(RECORDS PROVIDED Opens)

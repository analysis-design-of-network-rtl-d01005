// tb_onoc_workload: scheduling-criteria and buffer-size comparison on a
// 3x1 mesh, where no flit crosses more than two hops.
//
// Four copies of the network run the same random traffic (10/20/70 %
// high/mid/low, random destinations) at 0.2 flits per cycle per node for
// 4000 cycles and then drain:
//   FCFS with buffer size 1, FCFS with buffer size 10,
//   PB with buffer size 5, PBRR with buffer size 5
// (the service level applies to buffers and scheduler alike).
// Mean latency per class is printed for each. Checks: every copy delivers
// every flit; with PB and with PBRR high-priority flits are faster on
// average than low-priority ones; with FCFS the classes see similar latency
// (no class twice as fast as another); under FCFS, latency grows with the
// buffer size (size 10 slower than size 1).
module tb_onoc_workload;
  import onoc_pkg::*;

  logic clk = 1'b0, rst_n = 1'b0;
  always #5 clk = ~clk;
  int checks = 0, failures = 0;

  localparam int N = 3, NC = 4;
  logic        prod_en [N];
  logic [6:0]  inj_rate = 7'd20;
  coord_t      adx [N], ady [N];
  prio_e       apr [N];
  logic        hold [N];
  logic [31:0] tx [NC][N], rx [NC][N][3], ls [NC][N][3], er [NC][N];
  ts_t         lm [NC][N][3];

  onoc_top #(.MESH_X(3), .MESH_Y(1), .BUFF_SIZE(1), .BUF_SL(SL_FCFS), .SCHED_SL(SL_FCFS)) u_0 (
    .clk, .rst_n, .prod_en, .inj_rate, .app_dst_x(adx), .app_dst_y(ady), .app_prio(apr), .cons_hold(hold),
    .tx_count(tx[0]), .rx_count(rx[0]), .lat_sum(ls[0]), .lat_max(lm[0]), .err_count(er[0]));
  onoc_top #(.MESH_X(3), .MESH_Y(1), .BUFF_SIZE(10), .BUF_SL(SL_FCFS), .SCHED_SL(SL_FCFS)) u_1 (
    .clk, .rst_n, .prod_en, .inj_rate, .app_dst_x(adx), .app_dst_y(ady), .app_prio(apr), .cons_hold(hold),
    .tx_count(tx[1]), .rx_count(rx[1]), .lat_sum(ls[1]), .lat_max(lm[1]), .err_count(er[1]));
  onoc_top #(.MESH_X(3), .MESH_Y(1), .BUFF_SIZE(5), .BUF_SL(SL_PB), .SCHED_SL(SL_PB)) u_2 (
    .clk, .rst_n, .prod_en, .inj_rate, .app_dst_x(adx), .app_dst_y(ady), .app_prio(apr), .cons_hold(hold),
    .tx_count(tx[2]), .rx_count(rx[2]), .lat_sum(ls[2]), .lat_max(lm[2]), .err_count(er[2]));
  onoc_top #(.MESH_X(3), .MESH_Y(1), .BUFF_SIZE(5), .BUF_SL(SL_PBRR), .SCHED_SL(SL_PBRR)) u_3 (
    .clk, .rst_n, .prod_en, .inj_rate, .app_dst_x(adx), .app_dst_y(ady), .app_prio(apr), .cons_hold(hold),
    .tx_count(tx[3]), .rx_count(rx[3]), .lat_sum(ls[3]), .lat_max(lm[3]), .err_count(er[3]));

  task automatic check(bit cond, string what);
    checks++;
    if (!cond) begin
      failures++;
      $display("FAIL: %s", what);
    end
  endtask

  function automatic int tot_tx(int k);
    int s = 0;
    for (int n = 0; n < N; n++) s += int'(tx[k][n]);
    return s;
  endfunction
  function automatic int tot_rx(int k, int c);
    int s = 0;
    for (int n = 0; n < N; n++) s += int'(rx[k][n][c]);
    return s;
  endfunction
  function automatic int mean_lat(int k, int c);
    longint s = 0;
    for (int n = 0; n < N; n++) s += longint'(ls[k][n][c]);
    return (tot_rx(k, c) > 0) ? int'(s / tot_rx(k, c)) : 0;
  endfunction

  string names [NC] = '{"FCFS bs1", "FCFS bs10", "PB bs5", "PBRR bs5"};

  initial begin
    int m [NC][3];
    for (int n = 0; n < N; n++) begin
      prod_en[n] = 1'b0; hold[n] = 1'b0; adx[n] = '0; ady[n] = '0; apr[n] = PRIO_LOW;
    end
    repeat (3) @(negedge clk);
    rst_n = 1'b1;
    @(negedge clk);
    for (int n = 0; n < N; n++) prod_en[n] = 1'b1;
    repeat (4000) @(negedge clk);
    for (int n = 0; n < N; n++) prod_en[n] = 1'b0;
    // drain: producers still send the flits they owe, then the network empties
    for (int t = 0; t < 30000; t++) begin
      bit done = 1'b1;
      for (int k = 0; k < NC; k++)
        if (tot_rx(k, 0) + tot_rx(k, 1) + tot_rx(k, 2) != tot_tx(k)) done = 1'b0;
      if (done && t > 100) break;
      @(negedge clk);
    end
    for (int k = 0; k < NC; k++) begin
      int r;
      r = tot_rx(k, 0) + tot_rx(k, 1) + tot_rx(k, 2);
      for (int c = 0; c < 3; c++) m[k][c] = mean_lat(k, c);
      $display("%-10s sent %0d received %0d  mean latency high %0d mid %0d low %0d",
               names[k], tot_tx(k), r, m[k][0], m[k][1], m[k][2]);
      check(tot_tx(k) > 500 && r == tot_tx(k), $sformatf("%s delivers every flit", names[k]));
      for (int n = 0; n < N; n++) check(er[k][n] == 0, "no misdelivered flit");
    end
    check(m[2][0] < m[2][2], "PB: high faster than low");
    check(m[3][0] < m[3][2], "PBRR: high faster than low");
    check(m[0][0] * 2 > m[0][2] && m[0][2] * 2 > m[0][0], "FCFS: high and low alike");
    check(m[1][2] > m[0][2], "FCFS: buffer size 10 slower than size 1");
    $display("TB_RESULT checks=%0d failures=%0d", checks, failures);
    $finish;
  end

  initial begin
    repeat (40000) @(posedge clk);
    failures++;
    $display("FAIL: watchdog");
    $display("TB_RESULT checks=%0d failures=%0d", checks, failures);
    $finish;
  end
endmodule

(RECORDS PROVIDED Closes)

- _YOUR TASK_: From the data, list each line in which the string "faster" appears.

- _ANSWER SECTION_:
// every flit; with PB and with PBRR high-priority flits are faster on
    check(m[2][0] < m[2][2], "PB: high faster than low");
    check(m[3][0] < m[3][2], "PBRR: high faster than low");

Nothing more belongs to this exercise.